INSTRUCTIONS FOR THE TASK: Filter the entries down to the lines containing "hits", and copy those lines.

[Saved entries]
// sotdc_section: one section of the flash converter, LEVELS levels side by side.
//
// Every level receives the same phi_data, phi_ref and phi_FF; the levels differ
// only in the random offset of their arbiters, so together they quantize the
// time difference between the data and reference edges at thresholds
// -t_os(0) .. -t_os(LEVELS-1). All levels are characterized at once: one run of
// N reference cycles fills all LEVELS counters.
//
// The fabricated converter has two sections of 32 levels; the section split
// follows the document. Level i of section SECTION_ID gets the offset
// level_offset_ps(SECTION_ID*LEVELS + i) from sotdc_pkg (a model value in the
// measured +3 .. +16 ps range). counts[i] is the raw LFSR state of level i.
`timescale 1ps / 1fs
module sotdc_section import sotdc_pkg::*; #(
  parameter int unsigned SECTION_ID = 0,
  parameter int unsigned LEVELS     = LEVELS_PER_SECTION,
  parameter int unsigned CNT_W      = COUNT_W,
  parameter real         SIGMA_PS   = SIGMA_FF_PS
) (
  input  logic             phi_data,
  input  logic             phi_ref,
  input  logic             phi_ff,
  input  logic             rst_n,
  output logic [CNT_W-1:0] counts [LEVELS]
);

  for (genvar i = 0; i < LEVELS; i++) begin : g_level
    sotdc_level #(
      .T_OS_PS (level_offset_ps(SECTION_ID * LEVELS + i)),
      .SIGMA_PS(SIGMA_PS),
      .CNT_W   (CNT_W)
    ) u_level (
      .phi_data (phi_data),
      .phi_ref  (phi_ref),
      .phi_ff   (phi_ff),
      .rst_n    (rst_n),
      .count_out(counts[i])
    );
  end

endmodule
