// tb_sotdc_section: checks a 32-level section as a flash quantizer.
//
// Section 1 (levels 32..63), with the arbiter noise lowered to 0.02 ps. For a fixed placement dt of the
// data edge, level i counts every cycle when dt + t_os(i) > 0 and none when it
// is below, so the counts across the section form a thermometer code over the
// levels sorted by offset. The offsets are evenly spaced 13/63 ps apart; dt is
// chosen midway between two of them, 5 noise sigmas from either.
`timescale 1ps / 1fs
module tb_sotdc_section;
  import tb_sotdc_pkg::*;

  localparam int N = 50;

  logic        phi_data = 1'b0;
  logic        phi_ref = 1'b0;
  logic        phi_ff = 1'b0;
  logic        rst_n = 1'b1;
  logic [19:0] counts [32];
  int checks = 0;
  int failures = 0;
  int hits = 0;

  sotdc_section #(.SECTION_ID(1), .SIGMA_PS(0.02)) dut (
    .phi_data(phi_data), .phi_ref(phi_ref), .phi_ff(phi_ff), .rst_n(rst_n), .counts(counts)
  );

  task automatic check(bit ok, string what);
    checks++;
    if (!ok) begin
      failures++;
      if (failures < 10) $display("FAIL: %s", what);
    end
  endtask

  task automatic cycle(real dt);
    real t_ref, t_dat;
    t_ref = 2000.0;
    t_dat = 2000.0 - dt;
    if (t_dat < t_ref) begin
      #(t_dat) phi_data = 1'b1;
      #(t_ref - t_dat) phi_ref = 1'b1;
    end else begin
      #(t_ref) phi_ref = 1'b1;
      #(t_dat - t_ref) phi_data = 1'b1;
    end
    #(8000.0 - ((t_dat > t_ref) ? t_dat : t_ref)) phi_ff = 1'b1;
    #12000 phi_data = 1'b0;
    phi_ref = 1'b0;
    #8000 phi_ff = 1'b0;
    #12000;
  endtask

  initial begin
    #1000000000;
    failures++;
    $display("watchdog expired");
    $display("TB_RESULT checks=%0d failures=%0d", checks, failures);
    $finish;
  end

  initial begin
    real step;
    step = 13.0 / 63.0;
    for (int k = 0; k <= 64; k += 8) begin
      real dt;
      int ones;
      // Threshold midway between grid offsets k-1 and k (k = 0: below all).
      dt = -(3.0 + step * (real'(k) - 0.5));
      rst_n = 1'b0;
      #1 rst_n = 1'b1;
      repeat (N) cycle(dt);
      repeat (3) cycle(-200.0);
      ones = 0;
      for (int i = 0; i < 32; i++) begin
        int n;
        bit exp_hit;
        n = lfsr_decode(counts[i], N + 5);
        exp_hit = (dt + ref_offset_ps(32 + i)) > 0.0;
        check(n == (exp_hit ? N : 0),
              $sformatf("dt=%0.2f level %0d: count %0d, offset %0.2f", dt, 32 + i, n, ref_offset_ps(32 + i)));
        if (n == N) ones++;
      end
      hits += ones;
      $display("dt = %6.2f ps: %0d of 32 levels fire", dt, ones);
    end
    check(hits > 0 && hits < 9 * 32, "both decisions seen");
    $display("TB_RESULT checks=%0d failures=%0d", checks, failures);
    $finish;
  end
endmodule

EXERCISE RESPONSE:
  int hits = 0;
      hits += ones;
    check(hits > 0 && hits < 9 * 32, "both decisions seen");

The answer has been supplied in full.